China’s dominance in 2008 is an excellent example — they were hosting. They have a huge population and a government that can control and support its athletes, a temperate climate and an average income in the midst of rapid growth.

The disparity is much greater in the Winter Games than in summer, Johnson said, though he added that more countries send larger contingents to the summer Olympics, simply because it is cheaper to compete.

IU ice hockey coach Tom Orr said outfitting a hockey player costs around $2,000, $4,000 for a goalie — and that’s not including sticks, facility fees or the salaries of the coaches, trainers and other personnel necessary to train Olympians.

“We need to rent an ice rink, and those are not cheap to run, to build, to maintain,” Susi Wehrli-McLaughlin of U.S. Figure Skating said, adding that more are being built in South America and many international athletes train in the United States.

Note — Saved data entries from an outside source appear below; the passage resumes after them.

# Reuse-distance drowsy data caches

A drowsy cache cuts leakage by holding its data lines at a low supply voltage
that keeps their contents but does not let them be read. A line must be raised
back to full voltage before it can be accessed. The design question is which
lines to keep awake. Window-based policies put lines to sleep after a number of
clock cycles, so how many lines are awake depends on the clock, the memory
latency and the program.

This RTL uses the **reuse-distance (RD) policy** instead. Each cache keeps
exactly its *N* most recently used lines awake, and every other data line is
drowsy. The number of awake lines therefore never exceeds *N*, whatever the
program, the clock rate or the size of the next level. That gives a hard upper
bound on data-array leakage that can be set at design time. The policy needs
no cycle counters: its state changes only when the cache is accessed.

The RTL builds the mechanism into a two-level data-cache hierarchy in the
configuration the mechanism was evaluated with:

| level | size | ways | line | access | lines kept awake |
|-------|------|------|------|--------|------------------|
| L1 D-cache | 32 KB | 4 | 32 B | 1 cycle | 5 (RD5) |
| L2 | 512 KB | 4 | 32 B | 10 cycles | 1 (RD1) |

Main memory (97 cycles in the evaluation) and the processor are outside the
design. Their signals are ports of the top module, `drowsy_hierarchy`.

## The RD buffer (`rtl/rd_buffer.sv`)

The RD buffer is the whole policy. It has *N* entries. Each entry holds:

- the ID of one awake line (its frame number, `set * WAYS + way`), and
- an LRU age counter of log2(*N*) bits.

At every cache access the cache presents the accessed line's ID, and all *N*
IDs are compared with it at once.

* **The ID is held (the line is awake).** The entry's age is reset to 0. The
  entries that were younger than it age by one, and the rest keep their age.
* **The ID is not held (a drowsy miss: the line was asleep).** Every age
  advances by one, modulo *N*. The oldest entry, at age *N*-1, wraps to 0 and
  becomes the newest. Its old ID is sent out on `sleep_valid`/`sleep_id`,
  which puts that line to sleep, and the accessed line's ID takes its place.

The ages are always a permutation of 0..*N*-1, and an assertion checks this.
The buffer never wakes anything: the cache wakes the line it is accessing
itself. So the buffer only decides which line goes back to sleep, and it is
off the critical path of the access. It adds no latency.

Worked example with *N* = 8. This is the state the test rebuilds:

| entry | ID | age |
|-------|-----|-----|
| 0 | 124 | 3 |
| 1 | 11 | 4 |
| 2 | 325 | 7 |
| 3 | 804 | 0 |
| 4 | 806 | 2 |
| 5 | 125 | 6 |
| 6 | 803 | 5 |
| 7 | 805 | 1 |

Now an access to line 900 misses. Entry 2 (age 7) wraps to age 0, line 325 is
ordered to sleep, and entry 2 takes ID 900. Every other age goes up by one, so
the ages become 4, 5, 0, 1, 3, 7, 6, 2. If line 124 (now age 4) is accessed
next, entries 2, 3, 4 and 7 (ages 0 to 3) age by one and entry 0 drops to 0.

Storage is *N* × (ID width + log2 *N*) bits, plus one valid bit per entry.
That is 8 × (10 + 3) + 8 = 112 bits for *N* = 8 and a 1024-line cache. The
valid bits make an empty buffer fill up before it evicts anything. At reset
all entries are empty and the ages are *N*-1-*i*, so entry 0 fills first.

Interface timing: `hit`, `sleep_valid` and `sleep_id` are combinational from
`access_id` in the access cycle, and the entries update at the clock edge that
ends that cycle. `entry_valid`, `entry_id` and `entry_age` expose the state
for observation.

## One drowsy cache level (`rtl/drowsy_cache.sv`)

Each level is a blocking, write-back, write-allocate, set-associative cache
with the RD buffer attached:

* **Drowsy bits and the word-line gate (`rtl/drowsy_bits.sv`).** Each data
  line has one drowsy bit: 1 means the line is at low voltage. A wake order
  clears the bit and a sleep order sets it, each at the next clock edge. That
  edge stands for the one-cycle voltage transition. Data read from a drowsy
  line is blocked by the gate (it reads as zero) until the line is awake.
  After reset every line is drowsy. The analog supply switch that the bit
  would drive is not modelled.
* **Tags never sleep.** Tags, valid and dirty bits sit in a separate
  synchronous RAM per way. The way LRU order sits in one more RAM. So the
  lookup always completes at full speed, and only the data lines are drowsy.
* **What an access costs.** Take a request accepted in cycle *t*:

  | case | response in cycle |
  |------|-------------------|
  | hit, line awake | *t* + `HIT_LATENCY` |
  | hit, line drowsy | *t* + `HIT_LATENCY` + 1 (wake-up cycle) |
  | miss, clean victim | *t* + 3 + *M* |
  | miss, dirty victim | *t* + 5 + *M*<sub>wb</sub> + *M*<sub>fill</sub> |

  *M* is the time the next level takes to answer a request. A miss wakes the
  frame it refills, and that wake hides under the refill. So only hits to
  drowsy lines pay the extra cycle.
* **RD bookkeeping.** The frame used by every access, hit or refill, is
  reported to the RD buffer in the lookup cycle. The buffer's sleep order
  drives the drowsy bits directly. As a result, the awake lines are always
  exactly the lines the RD buffer holds. An assertion checks this on every
  access.

The cache reads the tags and data of all ways in the request cycle, from
synchronous RAMs (`rtl/sram_sp.sv`). If the hit way is drowsy, the data
already read is held at the RAM output. The gate releases it one cycle later,
once the drowsy bit is cleared. This is how a 1-cycle L1 pays exactly one extra
cycle for a drowsy hit.

Ports, with the same handshake on both sides:

* **Upstream.** `up_req_valid`/`up_req_ready` carry a word-wide load or store
  (`up_req_we`, `up_req_addr`, `up_req_wdata`, `up_req_wstrb`). Exactly one
  `up_resp_valid` pulse answers each request, and for a load it carries
  `up_resp_rdata`. `up_req_ready` is high only while the cache is idle.
* **Downstream.** `dn_req_*` sends whole lines at line-aligned addresses, as
  fills (`dn_req_we` = 0) or write-backs (`dn_req_we` = 1). Each downstream
  request is answered by exactly one `dn_resp_valid` pulse.
* **Event strobes.** `ev_access`, `ev_hit`, `ev_drowsy_hit`, `ev_miss`,
  `ev_sleep` and `ev_writeback` pulse once per event, for counting drowsy
  accesses.

After reset the controller clears the tag and LRU RAMs, one set per cycle,
before it takes its first request. That takes 256 cycles for the L1 and 4096
for the L2.

## The hierarchy (`rtl/drowsy_hierarchy.sv`)

`drowsy_hierarchy` chains two `drowsy_cache` instances:

* The L1 has a 64-bit word and `HIT_LATENCY` 1.
* The L1's downstream port is the L2's upstream port. The L2's "word" is a
  full 32-byte line, and its `HIT_LATENCY` is 10.
* The L2's downstream port is the memory port (`mem_*`).

Seen from the core:

* An L1 hit takes 1 cycle, or 2 if the line is drowsy.
* An L1 miss that hits an awake L2 line takes 3 + 10 cycles.
* An L1 miss that hits a drowsy L2 line takes 3 + 11 cycles.
* An L1 miss that also misses the L2 takes 3 + (3 + memory latency) cycles.

At most RD_L1 + RD_L2 = 6 data lines of the whole hierarchy are ever awake.
The event strobes are brought out per level: bit 0 is the L1, bit 1 the L2.

The hierarchy is not inclusive: evicting a line from the L2 leaves any copy in
the L1 alone. This does not affect correctness, because there is a single
core and the L1 writes back its dirty lines.

## Parameters

| module | parameter | default | meaning |
|--------|-----------|---------|---------|
| `drowsy_hierarchy` | `L1_SIZE`, `L1_ASSOC`, `L1_LAT`, `RD_L1` | 32768, 4, 1, 5 | L1 geometry, hit latency, lines kept awake |
| | `L2_SIZE`, `L2_ASSOC`, `L2_LAT`, `RD_L2` | 524288, 4, 10, 1 | L2 likewise |
| | `LINE_BYTES`, `WORD_BYTES`, `ADDR_W` | 32, 8, 32 | line, load/store word, address |
| `drowsy_cache` | `SIZE_BYTES`, `WAYS`, `LINE_BYTES`, `WORD_BYTES`, `HIT_LATENCY`, `RD_N`, `ADDR_W` | L1 values | one level |
| `rd_buffer` | `N`, `ID_W` | 8, 10 | entries, line-ID width |

Sizes must be powers of two. `RD_N` may be any value from 1 up to the number
of lines. The other evaluated configurations can be set through these
parameters:

* L2 sizes of 256 KB, 1 MB and 2 MB, with 4, 27 and 32 cycles;
* L1 RD values of 1, 15, 50 and 100.

`tb/tb_drowsy_configs.sv` runs all of them, with the same access stream in
each. Two results show what the policy promises:

* The L1's hits, drowsy hits and lines put to sleep are identical for every L2
  size and latency. The RD buffer counts accesses, not cycles, so a slower L2
  cannot change which L1 lines are awake.
* Drowsy hits fall as the RD grows. Of the L1 hits in that stream, 91.5 % are
  drowsy with RD1, 62.1 % with RD5, 19.3 % with RD15, 5.0 % with RD50 and
  none with RD100. These numbers describe that synthetic stream only, not any
  real program.

## Where this RTL goes beyond the published mechanism

The RD policy comes from the published description, as do these points:

* the entry structure with log2 *N*-bit LRU counters;
* the 8-entry example;
* the sizes and latencies;
* the one-cycle wake-up penalty paid only by hits to drowsy lines;
* tags that stay awake.

The description covers nothing else, so the following are choices made for
this RTL:

* the exact counter update on a hit (true LRU: younger entries age by one);
* the valid bits and the reset state of the RD buffer;
* the write-back/write-allocate policy, LRU way replacement and the blocking
  controller. A 1-cycle L1 therefore takes a new request every second cycle;
* all handshakes, the 32-bit address and the 64-bit word;
* the reset sweep of the tag RAMs;
* gated data of a drowsy line reading as zero.

Not built:

* the analog voltage switch;
* the processor;
* main memory, apart from a testbench model;
* the instruction cache, which is not drowsy;
* the cycle-window ("simple") and per-set RMRO policies that the RD policy
  was compared against.

No leakage or power figures come out of this RTL. The event strobes give the
drowsy-access counts that such an estimate would need.

## Testbenches

Every testbench checks itself and ends by printing
`TB_RESULT checks=<n> failures=<n>`. Each also has a cycle watchdog.

| testbench | what it checks |
|-----------|----------------|
| `tb/tb_rd_buffer.sv` | Rebuilds the 8-entry example above and checks every ID and age. Then one drowsy miss (line 325 must sleep, all ages advance) and one hit. Finally, 3000 random accesses to buffers of 8, 5 and 1 entries, compared with a most-recently-used list in the testbench. |
| `tb/tb_drowsy_bits.sv` | Random wake and sleep orders, including both for one line, against a reference bit vector. Checks the drowsy flags and the gated data of every set before and after each edge. |
| `tb/tb_sram_sp.sv` | Random masked writes and reads against a reference array. Checks read-before-write and that `rdata` holds while idle. |
| `tb/tb_drowsy_cache.sv` | A 1 KB, 4-way, RD3, 2-cycle cache in front of a 4-cycle memory. 4000 random loads and stores. Checks the data, the exact latency of every access (awake hit, drowsy hit, clean and dirty miss), that the awake frames are exactly the RD list, and the event counts. |
| `tb/tb_drowsy_configs.sv` | Eight instances of `tb/hier_config_run.sv`, each a full hierarchy with its own memory model and reference models. The L2 is 256 KB/4, 512 KB/10, 1 MB/27 or 2 MB/32 cycles at RD5/1, and the L1 RD is 1, 15, 50 or 100 at 512 KB. Each instance makes 3008 accesses from a fixed-seed generator. Every access is checked as in the full-size test. Across instances, the test checks that the L1 counts do not depend on the L2, that drowsy hits never rise with the RD, and that the awake L1 lines reach exactly 1, 5 and 15 with RD1, RD5 and RD15. |
| `tb/tb_drowsy_hierarchy.sv` | The full-size hierarchy with default parameters and a 97-cycle memory. 30,008 accesses: a directed sequence and then random traffic built to collide in a few L1 and L2 sets. Two reference models (`tb/cache_ref_pkg.sv`) predict the exact latency of each access. Also checks the data, the awake L1 lines, the single awake L2 line and the event counts of both levels, and requires each mechanism to occur (awake and drowsy hits, misses, sleeps and write-backs at both levels, memory reads and writes). About 0.94 M cycles, a few seconds. |

`tb/mem_model.sv` is the behavioural main memory. It answers each line request
exactly `LATENCY` cycles after taking it. Lines never written read as a fixed
pattern built from their address.

Running a test with plain Verilator (5.x):

```
verilator --binary --timing --assert -Wno-fatal -y rtl -y tb \
    rtl/drowsy_pkg.sv tb/cache_ref_pkg.sv tb/tb_drowsy_hierarchy.sv \
    --top-module tb_drowsy_hierarchy
./obj_dir/Vtb_drowsy_hierarchy
```

Replace the testbench name to run another one. `tb/cache_ref_pkg.sv` is only
needed by the two hierarchy tests. The testbenches read
`dut.u_l1.u_bits.drowsy_q` (and the same in the L2) hierarchically to count
awake lines, so keep those instance names if you change the RTL.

She said renting a rink can cost $150 to $400 per hour and most Olympic hopefuls spend 15 to 20 hours on the ice, in addition to off-ice cross-training. A pair of high-end figure skates run about $800, especially because the boots are usually custom-made for elite skaters.

Orr and Wehrli-McLaughlin agreed that most developing countries don’t yet have the grassroots programs where training future gold medallists begins.

“It’s all a pyramid, and you have to have a strong, wide base at the grassroots level,” Wehrli-McLaughlin said. “You have to get people excited, you have to get people to try the sport, to fall in love with the sport.”